Currently the test firmware displays an auto-scaling scrolling wind speed graph on the (128x64 pixel) OLED updated every 0.33 secs, so the graph spans 26 secs in time, although this is easily changed. A switch linked to the Atmega328 selects whether a line (non-filled) or a bar (filled) style graph is displayed. With OLEDs having a finite lifespan, a second switch linked to the Atmega328 blanks the display by drawing a black graph on a black background. This enables the graph data to be retained (assuming power is still available) so that when the display is turned back on (drawing a white graph on a black background) the historical graph is instantly displayed, without having to be built up again from scratch.
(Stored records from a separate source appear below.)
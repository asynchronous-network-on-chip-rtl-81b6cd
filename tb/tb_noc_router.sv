// tb_noc_router: self-checking test of one Router.
//
// Sends random packets into the Router's channel with the 2-phase handshake.
// For each header the expected output direction and rewritten header are
// worked out here from the delta-XY rule (X first, then Y, Destination at
// zero distance). The test then checks that the request stays on that output
// for all len | 1 data STUs, that only the last one is flagged, that the
// Router never acknowledges without an accept, and that it does when accepted.
module tb_noc_router;
  import noc_pkg::*;

  logic            clk = 1'b0;
  logic            rst_n = 1'b0;
  chan_fwd_t       in_fwd;
  logic            in_ack;
  logic [NDIR-1:0] xb_req;
  stu_t            xb_data;
  logic            xb_last;
  logic            xb_accept;

  int checks = 0, failures = 0;

  noc_router dut (.*);

  always #5 clk = ~clk;

  task automatic check(input bit ok, input string what);
    checks++;
    if (!ok) begin
      failures++;
      $display("FAIL %s at %0t", what, $time);
    end
  endtask

  // Present one STU, hold it some cycles without accept, then accept it.
  task automatic send_stu(input stu_t d, input logic [NDIR-1:0] exp_req,
                          input stu_t exp_data, input bit exp_last,
                          input bit check_data);
    logic ack_before;
    ack_before = in_ack;
    in_fwd.data = d;
    in_fwd.req  = ~in_fwd.req;
    repeat ($urandom_range(0, 2)) begin
      @(negedge clk);
      check(xb_req == exp_req, "request held without accept");
    end
    #1;
    check(xb_req == exp_req, $sformatf("xb_req %b exp %b", xb_req, exp_req));
    if (check_data) check(xb_data == exp_data, $sformatf("xb_data %h exp %h", xb_data, exp_data));
    check(xb_last == exp_last, "xb_last");
    check(in_ack == ack_before, "no ack before accept");
    xb_accept = 1'b1;
    @(posedge clk);
    #1;
    xb_accept = 1'b0;
    check(in_ack != ack_before, "ack toggles on accept");
    check(xb_req == '0, "idle after accept");
    @(negedge clk);
  endtask

  initial begin
    #200000;
    failures++;
    $display("watchdog expired");
    $display("TB_RESULT checks=%0d failures=%0d", checks, failures);
    $finish;
  end

  initial begin
    in_fwd    = '0;
    xb_accept = 1'b0;
    repeat (3) @(negedge clk);
    rst_n = 1'b1;
    @(negedge clk);
    check(xb_req == '0 && in_ack == 1'b0, "idle after reset");
    for (int p = 0; p < 200; p++) begin
      int dx, dy, len, nd;
      int edx, edy;
      logic [NDIR-1:0] ereq;
      header_t h, eh;
      dx  = $urandom_range(0, 6) - 3;
      dy  = $urandom_range(0, 6) - 3;
      if (p % 7 == 0) begin dx = 0; dy = 0; end
      len = $urandom_range(0, 6);
      edx = dx; edy = dy;
      if (dx > 0)      begin ereq = 5'b00010; edx = dx - 1; end   // East
      else if (dx < 0) begin ereq = 5'b01000; edx = dx + 1; end   // West
      else if (dy > 0) begin ereq = 5'b00001; edy = dy - 1; end   // North
      else if (dy < 0) begin ereq = 5'b00100; edy = dy + 1; end   // South
      else             begin ereq = 5'b10000; end                 // Destination
      h = '0;
      h.dx = 8'(dx); h.dy = 8'(dy); h.len = 8'(len);
      h.src_x = 4'($urandom_range(0, 15)); h.src_y = 4'($urandom_range(0, 15));
      eh = h; eh.dx = 8'(edx); eh.dy = 8'(edy);
      send_stu(stu_t'(h), ereq, stu_t'(eh), 1'b0, 1'b1);
      nd = (len % 2 == 0) ? len + 1 : len;      // odd count on the wire
      for (int k = 0; k < nd; k++) begin
        stu_t w;
        w = $urandom();
        send_stu(w, ereq, w, k == nd - 1, 1'b1);
      end
    end
    $display("TB_RESULT checks=%0d failures=%0d", checks, failures);
    $finish;
  end

endmodule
Snapshot of wind speed on OLED showing both line and bar graph options (number in box is current wind speed):
Video of initial test setup showing NRF24L01 receiver and OLED display (flashing red LED on far left at video begining indicates successful RF reception every 0.33 secs):
With my coding skills being virtually non-existent, the Atmega328 (linked to OLED) test firmware is just a slightly modified version taken from the link I've mentioned in the description section (under the video) of the above YouTube link - have to go to YouTube site itself. (forum won't allow 2 video links here)
Another video showing line and bar graph options, together with screen blanking is also linked in the description of the above YouTube video.
If anyone wants it I've attached in the 'circuit-and-code.zip' file the NRF24L01 transmitter and receiver circuit/firmware, together with the circuit/firmware for the OLED display. Sorry about the quality of the circuit diagrams - they're hand drawn.
Circuits and code:
https://www.dropbox.com/s/i5s3f39o3z9psy...e.zip?dl=0
(click 'download' at top right after page loads)
I'd be interested to know, hypothetically speaking, whether it would be possible to include a near real time scrolling wind speed graph option on the ILI9341 TFT display of the Weatherduino receiver with the current hardware? Werk maybe? (I realise the wind speed updates may well be every few seconds as opposed to sub second updates)
Part 5 will interface the anemometer output to a Raspberry Pi in order to stream the wind speed via websockets so that PCs/smartphones/Tablets on the same internal network, or even the WWW can display a scrolling wind speed graph through a web browser interface.